Sorry, friend, but I don’t think your recollection is accurate. The documentary I’m complaining about showed Michael Douglas, the producer of The China Syndrome, clearly emphasizing that TMI happened before the release of the film. Therefore, your scenario cannot be true.

China Syndrome American release, according to imdb.com: 16 March, 1979
Three-Mile Island incident, according to PBS: 28 March, 1979

It’s a pretty freaky coincidence, and the movie and the incident reinforced each other. Had only one occurred, it’d now likely be largely forgotten. If Douglas or anyone else in the documentary is claiming the incident happened before the release, they’re wrong. And even if the incident had preceded the film’s release by 13 days, the movie had been in production for months prior, and would definitely not have been made and released based on TMI, like some schlocky rushed-to-screen ripped-from-the-headlines made-for-TV movie.

It’s far more likely that the release would have been held up by producers not wanting to look “insensitive,” if the movie had not been released yet when TMI occurred.

That might be true if someone had been killed at or around TMI, but as far as I know, no-one was. Since the incident was scary, newsworthy but not blood-drenched, I rather doubt “sensitivity” would be a factor in planning its release.

Wow, I saw this documentary, and it goes to great pains–mentioning repeatedly!–that the events of TCS preceded the events at TMI by a matter of days. With viewing comprehension so low, it’s no wonder that you manage to misrepresent the documentary’s purpose in the first place. The point of the film was not whether nuclear power was safe or not. The point was that the sequence of events itemized by Long Time First Time happened in such a way to completely destroy the credibility of the industry and its PR machine.

The best part was how they did a split-screen of the news conference in the film and the real TMI news conference, and the “spin” was almost identical. Whether nuclear power deserved its fate is immaterial to the doc; the point is that China was eerily prescient about some of the dangers–dangers the industry was adamant in denying upon the film’s release, pre-TMI. Who could blame the American public for not believing the industry when they were caught in major CYA mode?

That’s exactly what happened, according to Michael Douglas, who produced the film. He explicitly stated he had the film pulled and stopped it’s showing in theaters lest he and his colleagues appear to be profitting from the disaster.

Fuck you, too. And speaking of poor viewing comprehension, why didn’t you comprehend that Douglas clearly stated that he pulled the film and stopped its showing immediately upon learing of TMI?
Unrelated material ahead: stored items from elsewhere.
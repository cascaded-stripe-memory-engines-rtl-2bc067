// Classifier table memory test: random writes and reads on both read ports
// against an array kept here; read data must appear one cycle after the
// address, and a location written earlier must read back on either port.
module tb_table_mem;
  logic clk = 1'b0;
  always #5 clk = ~clk;
  int checks = 0, failures = 0;

  localparam int DEPTH = 1024, WIDTH = 32, AW = 10;
  logic we;
  logic [AW-1:0] waddr, raddr0, raddr1;
  logic [WIDTH-1:0] wdata, rdata0, rdata1;

  table_mem #(.DEPTH(DEPTH), .WIDTH(WIDTH)) dut (.*);

  logic [WIDTH-1:0] model [DEPTH];

  initial begin
    we = 0; waddr = 0; wdata = 0; raddr0 = 0; raddr1 = 0;
    for (int i = 0; i < DEPTH; i++) begin
      @(negedge clk);
      we = 1; waddr = AW'(i); wdata = $urandom; model[i] = wdata;
    end
    repeat (5000) begin
      int a0, a1;
      @(negedge clk);
      a0 = $urandom_range(DEPTH - 1); a1 = $urandom_range(DEPTH - 1);
      raddr0 = AW'(a0); raddr1 = AW'(a1);
      // write somewhere not read this cycle
      we = $urandom_range(1);
      waddr = AW'($urandom_range(DEPTH - 1));
      if (waddr == raddr0 || waddr == raddr1) we = 0;
      wdata = $urandom;
      if (we) model[waddr] = wdata;
      @(negedge clk);
      we = 0;
      checks += 2;
      if (rdata0 != model[a0]) begin failures++; if (failures < 5) $display("FAIL: port 0 addr %0d", a0); end
      if (rdata1 != model[a1]) begin failures++; if (failures < 5) $display("FAIL: port 1 addr %0d", a1); end
    end
    $display("TB_RESULT checks=%0d failures=%0d", checks, failures);
    $finish;
  end

  initial begin
    repeat (100000) @(posedge clk);
    failures++;
    $display("FAIL: watchdog");
    $display("TB_RESULT checks=%0d failures=%0d", checks, failures);
    $finish;
  end
endmodule
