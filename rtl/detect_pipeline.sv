// Detection pipeline: evaluates the soft-cascade classifier on window
// positions, one weak classifier per token pass, with up to PIPE_LEN
// windows in flight.
//
// The pipeline is a ring of PIPE_LEN (14) registers. Each token is one
// window: its scale, position, stripe column of its left edge, the index t
// of its next weak classifier and the accumulated response H. One pass
// through the ring executes instruction t (document, Algorithm 1):
//   stage 0   instruction word arrives from the program memory
//   stage 1   stripe block of the feature read (port A or B), column and
//             line = window position + feature position from the instruction
//   stage 2   6x6 sub-block selected at the feature's offset in the block
//   stage 3-4 feature_extract (cells, then LBP/LRD)
//   stage 5   alpha entry A[t][feature] and threshold T[t] read
//   stage 6   H += alpha; reject flag H < T[t]; last flag t == T-1
//   7 .. 13   delay to the ring length
//   stage 13  position control: a rejected window retires, a window that
//             passed its last weak classifier retires and is sent out as a
//             detection, any other window re-enters with t + 1. A freed slot
//             is filled with a new position when one is offered.
// Every slot is used every cycle, so the pipeline runs full whenever
// positions are available. The ring length and the 100 % use are the
// document's; the placement of the work in the stages is this design's.
//
// port_ok low in a cycle means the stripe port is lent to the scaling unit
// and line writer (the second pipeline loses one cycle in four): the token
// then passes without executing and repeats its instruction on the next
// pass. New positions are only taken while res_room is high, so the result
// queue behind the pipeline can never overflow.
module detect_pipeline
  import sme_pkg::*;
#(
  parameter feat_type_e   FEATURE = FEAT_LRD,
  parameter int unsigned  ALPHA_DEPTH = T_MAX * ((FEATURE == FEAT_LBP) ? 256 : 17),
  localparam int unsigned AAW = $clog2(ALPHA_DEPTH)
) (
  input  logic                   clk,
  input  logic                   rst,
  input  logic [T_W:0]           t_len,       // classifier length T (1..T_MAX)
  // new positions
  output logic                   pos_want,
  input  logic                   pos_gnt,
  input  logic [SC_W-1:0]        pos_scale,
  input  logic [LINE_W-1:0]      pos_x,
  input  logic [LINE_W-1:0]      pos_y,
  input  logic [COL_W-1:0]       pos_col,     // stripe column of the window's left edge
  input  logic                   pos_tag,
  // memories
  output logic [T_W-1:0]         prog_addr,
  input  logic [INSTR_W-1:0]     prog_data,
  input  logic                   port_ok,
  output logic                   sme_en,
  output logic [ROW_W-1:0]       sme_row,
  output logic [WCOL_W-1:0]      sme_wcol,
  input  logic [SME_V-1:0][BLK_W*PIX_W-1:0] sme_blk,
  output logic [AAW-1:0]         alpha_addr,
  input  logic [ALPHA_W-1:0]     alpha_data,
  output logic [T_W-1:0]         thr_addr,
  input  logic [THR_W-1:0]       thr_data,
  // results
  input  logic                   res_room,
  output logic                   res_valid,
  output result_t                res_data,
  output logic                   retire,
  output logic                   retire_tag,
  output logic                   exec_ok,     // an instruction was executed (stage 13)
  output logic                   busy
);

  typedef struct packed {
    logic                    valid;
    logic                    exec;
    logic                    tag;
    logic                    rej;
    logic                    last;
    logic [SC_W-1:0]         scale;
    logic [LINE_W-1:0]       wx;
    logic [LINE_W-1:0]       wy;
    logic [COL_W-1:0]        bcol;
    logic [T_W-1:0]          t;
    logic signed [ACC_W-1:0] acc;
  } tok_t;

  tok_t tok [PIPE_LEN];
  tok_t nt, ret;

  instr_t ins0, ins1, ins2;
  logic [1:0] dx1;
  logic [5:0][6*PIX_W-1:0] blk6;
  logic [7:0] feature;

  // ---- stage 13: position control ----
  logic reenter;
  assign ret = tok[PIPE_LEN-1];
  assign reenter = ret.valid && (!ret.exec || (!ret.rej && !ret.last));
  assign exec_ok = ret.valid && ret.exec;
  assign retire = ret.valid && ret.exec && (ret.rej || ret.last);
  assign retire_tag = ret.tag;
  assign res_valid = ret.valid && ret.exec && !ret.rej && ret.last;
  always_comb begin
    res_data = '0;
    res_data.conf  = 32'(ret.acc);
    res_data.scale = 8'(ret.scale);
    res_data.y     = 12'(ret.wy);
    res_data.x     = 12'(ret.wx);
  end

  assign pos_want = !reenter && res_room;

  always_comb begin
    nt = '0;
    if (reenter) begin
      nt = ret;
      if (ret.exec) nt.t = ret.t + 1'b1;
    end else if (pos_gnt) begin
      nt.valid = 1'b1;
      nt.scale = pos_scale;
      nt.wx    = pos_x;
      nt.wy    = pos_y;
      nt.bcol  = pos_col;
      nt.tag   = pos_tag;
      nt.t     = '0;
      nt.acc   = '0;
    end
    nt.exec = nt.valid;
    nt.rej  = 1'b0;
    nt.last = 1'b0;
  end
  assign prog_addr = nt.t;

  // ---- stage 1 address ----
  logic [COL_W-1:0]  fcol;
  logic [LINE_W-1:0] fline;
  assign ins0    = instr_t'(prog_data);
  assign fcol    = tok[0].bcol + COL_W'(ins0.x);
  assign fline   = tok[0].wy + LINE_W'(ins0.y);
  assign sme_en  = tok[0].valid && port_ok;
  assign sme_row = ROW_W'(fline);
  assign sme_wcol = fcol[COL_W-1:2];

  // ---- stage 2 sub-block select ----
  logic [5:0][6*PIX_W-1:0] sel6;
  always_comb begin
    for (int r = 0; r < 6; r++)
      sel6[r] = sme_blk[r][int'(dx1)*PIX_W +: 6*PIX_W];
  end

  feature_extract #(.FEATURE(FEATURE)) u_fe (
    .clk     (clk),
    .blk     (blk6),
    .w2      (ins2.w2),
    .h2      (ins2.h2),
    .a       (ins2.a),
    .b       (ins2.b),
    .feature (feature)
  );

  // ---- stage 5 table addresses ----
  assign thr_addr = tok[4].t;
  always_comb begin
    if (FEATURE == FEAT_LBP) alpha_addr = AAW'({tok[4].t, feature});
    else alpha_addr = AAW'(int'(tok[4].t) * 17 + int'(feature[4:0]));
  end

  // ---- stage 6 accumulate and compare ----
  logic signed [ACC_W-1:0] acc_new;
  assign acc_new = tok[5].acc + ACC_W'($signed(alpha_data));

  always_ff @(posedge clk) begin
    if (rst) begin
      for (int i = 0; i < PIPE_LEN; i++) tok[i] <= '0;
      ins1 <= '0;
      ins2 <= '0;
      dx1  <= '0;
      blk6 <= '0;
    end else begin
      tok[0] <= nt;
      tok[1] <= tok[0];
      tok[1].exec <= tok[0].exec && port_ok;
      ins1 <= ins0;
      dx1  <= fcol[1:0];
      tok[2] <= tok[1];
      ins2 <= ins1;
      blk6 <= sel6;
      for (int i = 3; i < PIPE_LEN; i++) tok[i] <= tok[i-1];
      if (tok[5].exec) begin
        tok[6].acc  <= acc_new;
        tok[6].rej  <= acc_new < ACC_W'($signed(thr_data));
        tok[6].last <= (T_W+1)'(tok[5].t) == t_len - 1'b1;
      end
    end
  end

  always_comb begin
    busy = 1'b0;
    for (int i = 0; i < PIPE_LEN; i++) busy |= tok[i].valid;
  end

endmodule
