# mul8: an 8 × 8 shift-and-add binary multiplier

This is a small sequential multiplier for two unsigned 8-bit numbers. It works the
way multiplication is done with pencil and paper. It looks at the multiplier one
bit at a time, least significant bit first. When the bit is 1, it adds the
multiplicand into the upper half of a 16-bit accumulator. Then it shifts the whole
accumulator one place to the right. Eight add/shift pairs take 16 clocks and leave
the product in the accumulator.

The design was drawn as a gate-level schematic for a small FPGA of the Altera
FLEX8000 family. The RTL keeps that structure block for block: full adders, 4-bit
registers built from AND/OR gates and D flip-flops, a 4-bit counter and a few
gates of control. Little is abstracted away, so it is a readable reference for how
such a multiplier is wired. It is not meant as a fast multiplier.

```
 start ─► clkkey ─pulse─► mul8sta ─┬─ ld ──────────────► AND ─ ld_acc ─┐
                                   ├─ sh ──┬──────────────┼────────────┤
                                   └─ done ┼─► NOT ─ load │            │
                                           ▼              │ mbit       ▼
 a[7:0] ──────────────────────────► mplr_shreg ───────────┘        mul8acc ─► c[15:0]
                                                                   ▲   ▲  │
 b[7:0] ─► add8.x    add8.s[7:0] ─────────────────────────── d_hi ─┘   │  │
           add8.co ─────────────────────────────────────────── carry ──┘  │
           add8.y ◄────────────────────────────────────────── c[15:8] ────┘
```

## The algorithm, step by step

The accumulator holds 17 bits: a carry flip-flop `cy` on top of the product
register `c[15:0]`. One add/shift pair for multiplier bit `a[k]` does this:

| clock | counter | control | effect |
|-------|---------|---------|--------|
| 2k    | even    | `ld`    | if `a[k]` = 1: `{cy, c[15:8]} <= c[15:8] + b` (the lower half holds). If `a[k]` = 0: nothing changes. |
| 2k+1  | odd     | `sh`    | `{cy, c} <= {0, cy, c[15:1]}`, and the multiplier register shifts so `a[k+1]` is next. |

After the eighth shift, `c` holds `a * b`. The lower half `c[7:0]` is never loaded.
It only receives the bits that the shifts move down from the upper half.

Worked example: multiplier `a` = 13 (1101), multiplicand `b` = 10 (1010).

| step | bit | after add | after shift |
|------|-----|-----------|-------------|
| 0 | 1 | 0x0A00 | 0x0500 |
| 1 | 0 | (none)    | 0x0280 |
| 2 | 1 | 0x0C80 | 0x0640 |
| 3 | 1 | 0x1040 | 0x0820 |
| 4-7 | 0 | (none) | 0x0410, 0x0208, 0x0104, 0x0082 = 130 |

An add can overflow 8 bits: 0xFF + 0xFF gives carry 1. That carry is why the
carry flip-flop exists. The next shift moves it into `c[15]`, so no bit is lost.
The carry flip-flop then takes 0.

## Blocks

### Datapath

- **`fadd`**: one-bit full adder. Sum is `x ^ y ^ ci`. Carry is the majority of the three inputs.
- **`add4`**: four `fadd` cells in a ripple chain.
- **`add8`**: two `add4` blocks chained through the carry. In the multiplier, `x` = `b`,
  `y` = `c[15:8]` and `ci` = 0. The sum goes to the accumulator's parallel inputs and
  the carry out to its `carry` input.
- **`pipo4`**: 4-bit parallel-in/parallel-out shift register. The next state of each bit is
  `sh & (previous bit) | ld & d[i] | ~sh & ~ld & q[i]`. The previous bit of `q[0]` is
  the serial input `si`. Shifts move from `q[0]` towards `q[3]`. `nclr` clears it
  asynchronously. If `sh` and `ld` were both high, each bit would take the OR of the
  two values. The control never does this.
- **`mul8acc`**: the accumulator. It has four `pipo4` registers and the carry flip-flop.
  Each register's `q[3]` feeds the next register's `si`, and the carry flip-flop
  feeds the first register's `si`. In the registers' own pin numbering, pin `Q0` of
  the top register is product bit 15. The wrapper maps the pins so that its `q`
  port uses product bit numbering. The two lower registers have `ld` tied low.
- **`mplr_shreg`**: the multiplier register. It has two `pipo4` registers that load `a`
  and present it on `mbit`, LSB first, with zeros entering at the top. It also
  holds the AND gate `ld_acc = mbit & ld`, which lets the add happen only for 1 bits.

### Control

- **`clkkey`**: turns the `start` key into a pulse one clock long. It uses two flip-flops:
  `q1 <= key` and `pulse <= key & ~q1`. A key held down gives one pulse only. To
  start again, the key must be released first.
- **`counter4`**: 4-bit synchronous up counter with enable, active-low synchronous clear
  and carry out.
- **`mul8sta`**: the control pulse generator. The run flip-flop `Q` has the next state
  `start & ~Q | Q & ~(&count)`. `Q` enables the counter and releases its clear. The
  outputs are `ld = Q & ~count[0]` and `sh = Q & count[0]`. `Q` rises on the edge
  after the start pulse and falls on the edge that wraps the counter from 15 to 0,
  16 clocks later. A start pulse during a run is ignored. Its output pin is called
  `ndone` and is high while busy.

## Using it

Ports of `mul8`:

| port | dir | width | meaning |
|------|-----|-------|---------|
| `clk` | in | 1 | clock, rising edge |
| `nclr` | in | 1 | asynchronous clear of every flip-flop, active low |
| `start` | in | 1 | start key (level, synchronous to `clk`) |
| `a` | in | 8 | multiplier |
| `b` | in | 8 | multiplicand |
| `c` | out | 16 | product |
| `done` | out | 1 | high while a multiplication runs |

To multiply:

1. Pulse `nclr` low. **The accumulator is not cleared by `start`.** Starting without a
   clear adds the new product on top of what is left of the old one.
2. Set `a` and `b`. While idle, the multiplier register reloads `a` on every clock.
3. Raise `start`. The first clock edge that sees it high makes the start pulse. The
   second edge raises `done`. `a` is captured on that second edge and may change
   afterwards. `b` must be held until `done` falls.
4. `done` stays high for 16 clocks. From the edge that lowers it, `c` = `a * b`, and
   `c` holds that value until the next `nclr`.
5. Release `start` before the next multiplication.

From the first clock edge that sees `start`, the product is ready after 17 clock
edges.

## How this RTL relates to the original schematic

It follows the original closely:

- the block structure and every connection of the top level;
- the gate equations of `pipo4`, of the carry flip-flop and of `clkkey`;
- the control equations;
- the LSB-first bit order and the 16-clock run.

Choices made here, where the original is silent or unclear:

- **Full-adder carry.** It is written as `x&y | x&ci | y&ci`. The original draws three
  AND gates into an OR but does not say which inputs feed which gate.
- **Counter.** The original gives only its function and pins. The clear is active low and
  synchronous. It behaves the same at every edge as an asynchronous clear would,
  because the flip-flop that drives it changes only on clock edges. The carry out is
  `en & (&q)` and is unused.
- **Stop condition.** One description of the original gives the stop condition as
  `~Q0 & Q1 & Q2 & ~Q3`. This RTL uses the all-ones NAND from the original's equation
  and gate drawing, which gives the stated 16 clocks per multiplication.
- **Order of operations.** Each run is load first, then shift, because the counter
  starts at 0. A shift first would discard `a[0]` before it is used.
- **Operand names.** The original names the operands two ways. Here `a` is the
  multiplier, which gates the adds, and `b` is the multiplicand, which feeds the
  adder. That matches the schematic.
- **`done` output.** This port is added here. In the original, the busy signal is used
  only inside the design.
- **Constant inputs.** The unconnected parallel inputs of the two lower accumulator
  registers are tied to 0.
- **Parameters.** `pipo4` and `counter4` take a `WIDTH` parameter, default 4. The top
  has no parameters. `mul8_pkg` holds the widths (`OPW` = 8, `PRODW` = 16) and the run
  length (`RUN_CYCLES` = 16).

The original was built on an Altera EPF8282A FLEX8000 device. That device has 208
logic elements; the figure is general knowledge, not from the original. This design
has 32 flip-flops and a few dozen lookup tables of logic, so it fits easily. The
board, the switches and the push-button clock used to exercise it are not part of
this RTL.

## Files

`rtl/`: `mul8_pkg.sv` (shared constants), `fadd.sv`, `add4.sv`, `add8.sv`, `pipo4.sv`,
`mul8acc.sv`, `mplr_shreg.sv`, `clkkey.sv`, `counter4.sv`, `mul8sta.sv`, and `mul8.sv`
(the top).

`tb/`: one self-checking testbench per module, named `tb_<module>.sv`. Each prints
`TB_RESULT checks=N failures=M` and stops. Each has a watchdog that counts a failure
if the test hangs.

## Simulating

With Verilator 5, from the folder that holds `rtl/` and `tb/`:

```
verilator --binary --timing -Wno-fatal --top-module tb_mul8 \
    -y rtl -y tb +libext+.sv rtl/mul8_pkg.sv tb/tb_mul8.sv
./obj_dir/Vtb_mul8
```

Replace `tb_mul8` with any other testbench name to run that test. The package file
must come first on the command line.

## What the tests check

- `tb_fadd`, `tb_add4` and `tb_add8` are exhaustive. `tb_add8` runs all 2^17 input
  combinations.
- `tb_pipo4`, `tb_counter4`, `tb_clkkey`, `tb_mul8sta`, `tb_mul8acc` and
  `tb_mplr_shreg` drive random stimulus and compare against reference models,
  clock by clock.
- `tb_mul8sta` also checks the exact 16-clock run length and the ld/sh alternation. It
  checks that a start during a run is ignored.
- `tb_mul8acc` also performs multiplications by driving the accumulator's ports by
  hand.
- `tb_mul8` runs the whole multiplier on all 65,536 operand pairs at its default size,
  starting with 13 × 10. It checks the product, the clock at which `done` rises and
  how long it stays high. It checks that a held or re-pressed key does not start a
  second run. It also counts how often each mechanism occurs: start pulse, add,
  skipped add, adder carry, carry shifted into `c[15]`, idle reload of `a`, and key
  press ignored while busy. If any of them never occurs, that counts as a failure.
  The test takes about a second.
- `tb_mul8_trace` follows 13 × 10 and 255 × 255 through the complete multiplier
  clock by clock. It compares `c` after every load and shift with the partial
  product of the pencil-and-paper method.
Your comprehension for reading is quite low, too! I made it abundantly clear in my OP that the purpose of the documentary was to illustrate the extreme cultural impact of the film. I said it quite clearly, and even made it abundantly clear that I agreed with that assessment. Sheesh!

But the point of my OP was that they deliberately excised any statements to the effect that the primary reason that the film was so culturally powerful is that people are ignorant. Furthermore, they repeatedly showed special effects that undeniably showed a nuclear power blant blowing up like an H-bomb. And yet you dare to claim that making nuclear power appear unsafe was not part of the documentary’s agenda? Ha!

You were so obviously conned. You only thought the true, real-life statements were “spin” because the documentary told you they were. In reality, they were not. The integrity of the plant, and thus the safety of the area residents, was sound. Thus, the statements you mindlessly parrot as “spin” were actually truthful statements of fact.

Your only source for that is the documentary, which played extremely loose with the facts. In reality, all these dangers were known and acknowledged, but were justifiably and scientifically determined to be of sufficiently small risk that there was no justification for the panicy bullshit from the anti-nukers.

Interesting. I’d not known that.

I didn’t know it, either, until I watched the documentary I’m scolding.